[Exercise material]

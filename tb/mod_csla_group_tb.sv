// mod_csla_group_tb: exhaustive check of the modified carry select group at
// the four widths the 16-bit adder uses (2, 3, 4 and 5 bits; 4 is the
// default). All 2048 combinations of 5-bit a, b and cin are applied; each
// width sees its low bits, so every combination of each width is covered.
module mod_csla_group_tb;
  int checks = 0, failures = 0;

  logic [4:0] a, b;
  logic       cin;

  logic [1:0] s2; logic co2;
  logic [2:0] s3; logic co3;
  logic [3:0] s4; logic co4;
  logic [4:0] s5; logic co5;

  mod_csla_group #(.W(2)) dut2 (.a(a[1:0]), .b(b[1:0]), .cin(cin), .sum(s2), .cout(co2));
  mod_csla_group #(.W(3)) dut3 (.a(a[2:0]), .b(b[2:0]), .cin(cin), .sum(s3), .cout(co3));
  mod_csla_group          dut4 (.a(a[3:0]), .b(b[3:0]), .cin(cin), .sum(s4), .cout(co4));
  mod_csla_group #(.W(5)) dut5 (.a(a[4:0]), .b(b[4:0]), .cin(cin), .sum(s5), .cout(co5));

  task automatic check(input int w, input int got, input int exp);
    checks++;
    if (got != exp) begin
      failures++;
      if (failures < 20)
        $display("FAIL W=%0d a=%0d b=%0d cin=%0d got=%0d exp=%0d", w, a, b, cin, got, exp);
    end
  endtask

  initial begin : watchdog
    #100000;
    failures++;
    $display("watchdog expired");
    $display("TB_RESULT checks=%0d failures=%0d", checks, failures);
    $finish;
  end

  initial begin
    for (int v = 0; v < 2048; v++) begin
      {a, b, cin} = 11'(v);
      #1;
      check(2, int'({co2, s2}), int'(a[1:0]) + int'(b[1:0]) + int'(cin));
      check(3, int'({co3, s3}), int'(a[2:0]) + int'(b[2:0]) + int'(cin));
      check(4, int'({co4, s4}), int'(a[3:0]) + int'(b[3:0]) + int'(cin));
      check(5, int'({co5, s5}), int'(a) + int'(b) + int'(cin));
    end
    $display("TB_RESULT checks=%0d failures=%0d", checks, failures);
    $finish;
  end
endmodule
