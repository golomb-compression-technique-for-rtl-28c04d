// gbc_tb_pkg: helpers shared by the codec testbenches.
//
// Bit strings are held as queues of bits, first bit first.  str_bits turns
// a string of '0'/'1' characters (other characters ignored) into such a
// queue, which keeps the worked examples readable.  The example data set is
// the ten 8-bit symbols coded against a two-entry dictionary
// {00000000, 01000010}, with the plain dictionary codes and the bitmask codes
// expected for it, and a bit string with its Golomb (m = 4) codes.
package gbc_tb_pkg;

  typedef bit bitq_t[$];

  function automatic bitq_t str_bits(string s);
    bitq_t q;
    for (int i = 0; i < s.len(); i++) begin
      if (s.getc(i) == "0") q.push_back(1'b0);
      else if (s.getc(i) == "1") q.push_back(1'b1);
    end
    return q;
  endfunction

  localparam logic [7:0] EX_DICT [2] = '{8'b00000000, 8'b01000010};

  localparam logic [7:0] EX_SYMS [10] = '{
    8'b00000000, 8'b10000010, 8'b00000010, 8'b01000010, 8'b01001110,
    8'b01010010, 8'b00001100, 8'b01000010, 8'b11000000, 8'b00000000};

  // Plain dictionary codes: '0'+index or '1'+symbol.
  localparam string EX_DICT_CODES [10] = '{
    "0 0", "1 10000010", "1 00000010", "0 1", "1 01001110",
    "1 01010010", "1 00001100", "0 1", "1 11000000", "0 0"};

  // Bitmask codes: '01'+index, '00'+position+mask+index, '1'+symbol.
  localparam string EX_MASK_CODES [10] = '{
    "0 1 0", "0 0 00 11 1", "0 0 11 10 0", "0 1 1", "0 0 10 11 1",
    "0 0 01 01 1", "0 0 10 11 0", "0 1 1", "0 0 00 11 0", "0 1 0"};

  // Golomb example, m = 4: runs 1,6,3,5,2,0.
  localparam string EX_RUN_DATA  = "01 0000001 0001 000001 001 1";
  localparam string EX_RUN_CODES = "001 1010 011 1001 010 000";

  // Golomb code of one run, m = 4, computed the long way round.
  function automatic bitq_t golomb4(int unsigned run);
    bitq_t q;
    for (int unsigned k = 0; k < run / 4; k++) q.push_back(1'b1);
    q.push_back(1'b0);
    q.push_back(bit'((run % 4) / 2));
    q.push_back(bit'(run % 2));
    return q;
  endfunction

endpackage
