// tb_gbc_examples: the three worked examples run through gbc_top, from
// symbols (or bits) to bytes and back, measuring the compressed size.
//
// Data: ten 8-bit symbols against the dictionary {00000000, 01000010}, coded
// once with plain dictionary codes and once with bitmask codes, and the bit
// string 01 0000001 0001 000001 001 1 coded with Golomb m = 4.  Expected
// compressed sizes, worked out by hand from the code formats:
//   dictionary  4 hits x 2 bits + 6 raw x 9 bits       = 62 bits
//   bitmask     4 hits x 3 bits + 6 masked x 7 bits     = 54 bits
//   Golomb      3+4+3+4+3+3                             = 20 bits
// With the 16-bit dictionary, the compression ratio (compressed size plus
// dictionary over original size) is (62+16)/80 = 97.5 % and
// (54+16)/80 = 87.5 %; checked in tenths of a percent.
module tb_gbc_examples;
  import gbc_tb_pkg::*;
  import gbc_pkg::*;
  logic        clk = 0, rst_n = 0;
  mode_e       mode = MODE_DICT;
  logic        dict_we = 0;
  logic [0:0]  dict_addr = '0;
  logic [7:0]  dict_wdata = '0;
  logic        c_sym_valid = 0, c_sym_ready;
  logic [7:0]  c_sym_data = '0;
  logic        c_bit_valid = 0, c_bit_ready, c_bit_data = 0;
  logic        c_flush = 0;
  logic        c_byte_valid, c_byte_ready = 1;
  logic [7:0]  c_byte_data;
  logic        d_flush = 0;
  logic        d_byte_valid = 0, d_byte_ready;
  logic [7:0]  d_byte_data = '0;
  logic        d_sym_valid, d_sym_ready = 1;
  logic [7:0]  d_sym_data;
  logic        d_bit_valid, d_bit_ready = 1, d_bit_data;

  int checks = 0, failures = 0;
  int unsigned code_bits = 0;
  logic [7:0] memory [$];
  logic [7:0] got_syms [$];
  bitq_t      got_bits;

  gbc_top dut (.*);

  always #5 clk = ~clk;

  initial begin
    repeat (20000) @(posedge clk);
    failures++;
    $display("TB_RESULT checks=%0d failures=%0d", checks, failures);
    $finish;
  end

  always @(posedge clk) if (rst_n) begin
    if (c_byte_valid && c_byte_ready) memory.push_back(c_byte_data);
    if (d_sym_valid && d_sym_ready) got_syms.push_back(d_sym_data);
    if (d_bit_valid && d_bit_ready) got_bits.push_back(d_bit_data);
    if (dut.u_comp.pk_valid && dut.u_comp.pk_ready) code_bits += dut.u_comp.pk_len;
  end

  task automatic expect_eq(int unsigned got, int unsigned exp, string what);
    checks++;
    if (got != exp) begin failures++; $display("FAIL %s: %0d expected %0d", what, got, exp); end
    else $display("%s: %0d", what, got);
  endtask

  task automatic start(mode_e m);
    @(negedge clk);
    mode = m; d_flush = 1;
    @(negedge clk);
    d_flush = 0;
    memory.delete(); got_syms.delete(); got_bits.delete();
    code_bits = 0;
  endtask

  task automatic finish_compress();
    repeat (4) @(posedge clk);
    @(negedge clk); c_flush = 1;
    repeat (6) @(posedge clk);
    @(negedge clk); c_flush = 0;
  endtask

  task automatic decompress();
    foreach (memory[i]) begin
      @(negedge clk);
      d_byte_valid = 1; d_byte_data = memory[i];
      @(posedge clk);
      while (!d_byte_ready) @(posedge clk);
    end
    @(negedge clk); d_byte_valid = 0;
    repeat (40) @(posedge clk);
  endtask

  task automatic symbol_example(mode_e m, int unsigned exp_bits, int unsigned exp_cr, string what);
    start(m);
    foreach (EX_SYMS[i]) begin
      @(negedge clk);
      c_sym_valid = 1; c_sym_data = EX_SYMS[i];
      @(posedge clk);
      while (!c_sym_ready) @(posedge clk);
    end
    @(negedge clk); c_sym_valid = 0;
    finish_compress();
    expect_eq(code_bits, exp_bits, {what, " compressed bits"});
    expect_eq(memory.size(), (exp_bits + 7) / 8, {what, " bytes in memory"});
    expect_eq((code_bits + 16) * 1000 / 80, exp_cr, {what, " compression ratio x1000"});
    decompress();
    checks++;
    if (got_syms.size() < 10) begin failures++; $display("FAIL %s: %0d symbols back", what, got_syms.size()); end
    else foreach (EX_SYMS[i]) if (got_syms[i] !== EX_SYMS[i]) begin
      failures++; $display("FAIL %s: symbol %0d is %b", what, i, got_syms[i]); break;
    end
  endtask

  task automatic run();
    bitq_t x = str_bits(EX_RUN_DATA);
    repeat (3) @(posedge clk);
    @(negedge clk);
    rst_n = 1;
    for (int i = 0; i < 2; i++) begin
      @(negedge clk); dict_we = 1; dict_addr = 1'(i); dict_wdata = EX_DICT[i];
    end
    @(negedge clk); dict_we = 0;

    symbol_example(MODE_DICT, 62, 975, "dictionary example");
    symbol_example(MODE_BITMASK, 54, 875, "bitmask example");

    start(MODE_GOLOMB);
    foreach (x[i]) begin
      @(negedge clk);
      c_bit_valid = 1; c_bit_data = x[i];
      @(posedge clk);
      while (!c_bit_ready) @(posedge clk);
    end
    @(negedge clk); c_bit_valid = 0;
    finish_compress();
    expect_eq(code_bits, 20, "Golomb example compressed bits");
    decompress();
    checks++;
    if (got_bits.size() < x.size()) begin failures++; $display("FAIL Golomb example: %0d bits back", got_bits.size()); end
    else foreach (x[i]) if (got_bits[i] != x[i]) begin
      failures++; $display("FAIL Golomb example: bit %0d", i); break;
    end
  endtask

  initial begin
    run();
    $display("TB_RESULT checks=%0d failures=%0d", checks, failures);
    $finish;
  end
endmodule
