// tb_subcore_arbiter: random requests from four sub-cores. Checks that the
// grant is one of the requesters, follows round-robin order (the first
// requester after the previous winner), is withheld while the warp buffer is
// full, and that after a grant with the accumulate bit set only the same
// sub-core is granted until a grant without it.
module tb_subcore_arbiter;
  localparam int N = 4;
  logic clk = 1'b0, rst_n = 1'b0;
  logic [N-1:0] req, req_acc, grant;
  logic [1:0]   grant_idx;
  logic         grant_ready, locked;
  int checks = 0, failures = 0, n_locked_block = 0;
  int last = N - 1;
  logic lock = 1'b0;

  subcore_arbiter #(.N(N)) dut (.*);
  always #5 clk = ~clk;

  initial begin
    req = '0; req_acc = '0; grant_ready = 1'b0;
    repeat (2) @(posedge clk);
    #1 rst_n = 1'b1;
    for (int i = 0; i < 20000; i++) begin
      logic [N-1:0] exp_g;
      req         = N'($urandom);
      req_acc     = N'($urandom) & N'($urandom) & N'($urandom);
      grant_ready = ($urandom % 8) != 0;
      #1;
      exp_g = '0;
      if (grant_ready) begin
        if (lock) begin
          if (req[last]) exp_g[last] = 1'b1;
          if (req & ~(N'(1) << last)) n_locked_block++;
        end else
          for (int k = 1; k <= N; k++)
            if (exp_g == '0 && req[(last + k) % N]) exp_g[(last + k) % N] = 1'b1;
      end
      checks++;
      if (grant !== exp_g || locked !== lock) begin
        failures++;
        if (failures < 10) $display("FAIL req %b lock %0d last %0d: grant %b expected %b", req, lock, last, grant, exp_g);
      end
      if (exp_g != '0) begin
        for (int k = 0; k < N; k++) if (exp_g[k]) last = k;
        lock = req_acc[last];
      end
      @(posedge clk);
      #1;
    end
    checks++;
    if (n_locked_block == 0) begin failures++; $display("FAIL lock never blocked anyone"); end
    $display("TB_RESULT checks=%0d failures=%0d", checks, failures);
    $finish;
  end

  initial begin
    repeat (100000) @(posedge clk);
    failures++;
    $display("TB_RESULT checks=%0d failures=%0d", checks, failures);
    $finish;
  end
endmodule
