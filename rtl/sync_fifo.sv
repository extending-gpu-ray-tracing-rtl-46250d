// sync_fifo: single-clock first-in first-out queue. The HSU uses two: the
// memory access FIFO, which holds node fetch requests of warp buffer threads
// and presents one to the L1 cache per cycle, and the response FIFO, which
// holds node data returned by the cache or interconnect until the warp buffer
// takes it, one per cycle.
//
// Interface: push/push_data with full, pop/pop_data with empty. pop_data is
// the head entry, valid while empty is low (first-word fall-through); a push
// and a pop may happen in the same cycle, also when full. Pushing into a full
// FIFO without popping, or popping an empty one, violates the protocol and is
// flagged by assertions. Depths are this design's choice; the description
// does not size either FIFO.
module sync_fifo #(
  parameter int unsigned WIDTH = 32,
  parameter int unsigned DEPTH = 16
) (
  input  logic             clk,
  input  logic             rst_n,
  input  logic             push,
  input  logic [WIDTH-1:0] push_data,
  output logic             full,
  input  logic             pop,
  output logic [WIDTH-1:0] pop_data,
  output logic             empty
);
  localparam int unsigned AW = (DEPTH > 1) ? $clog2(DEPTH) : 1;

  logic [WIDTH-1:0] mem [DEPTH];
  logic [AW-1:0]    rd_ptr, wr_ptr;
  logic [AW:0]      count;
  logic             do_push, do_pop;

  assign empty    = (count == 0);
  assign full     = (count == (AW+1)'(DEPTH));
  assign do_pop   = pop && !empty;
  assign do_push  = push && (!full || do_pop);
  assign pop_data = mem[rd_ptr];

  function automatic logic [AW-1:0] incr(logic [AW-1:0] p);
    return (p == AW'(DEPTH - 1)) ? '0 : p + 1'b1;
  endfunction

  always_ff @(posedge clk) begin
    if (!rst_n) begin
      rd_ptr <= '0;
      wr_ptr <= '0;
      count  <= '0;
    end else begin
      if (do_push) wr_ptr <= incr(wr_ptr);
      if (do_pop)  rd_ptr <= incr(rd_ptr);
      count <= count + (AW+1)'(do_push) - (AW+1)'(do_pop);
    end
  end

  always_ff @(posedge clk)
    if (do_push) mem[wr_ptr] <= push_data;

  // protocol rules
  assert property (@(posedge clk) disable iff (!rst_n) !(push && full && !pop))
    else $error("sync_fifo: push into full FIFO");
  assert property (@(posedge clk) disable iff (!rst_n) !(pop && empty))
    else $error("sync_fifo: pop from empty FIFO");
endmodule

[/Exercise material]

* **Problem details**
Each line in the entries above that includes the string "requests" should be extracted.

* **Exercise solution**
// tb_subcore_arbiter: random requests from four sub-cores. Checks that the
// memory access FIFO, which holds node fetch requests of warp buffer threads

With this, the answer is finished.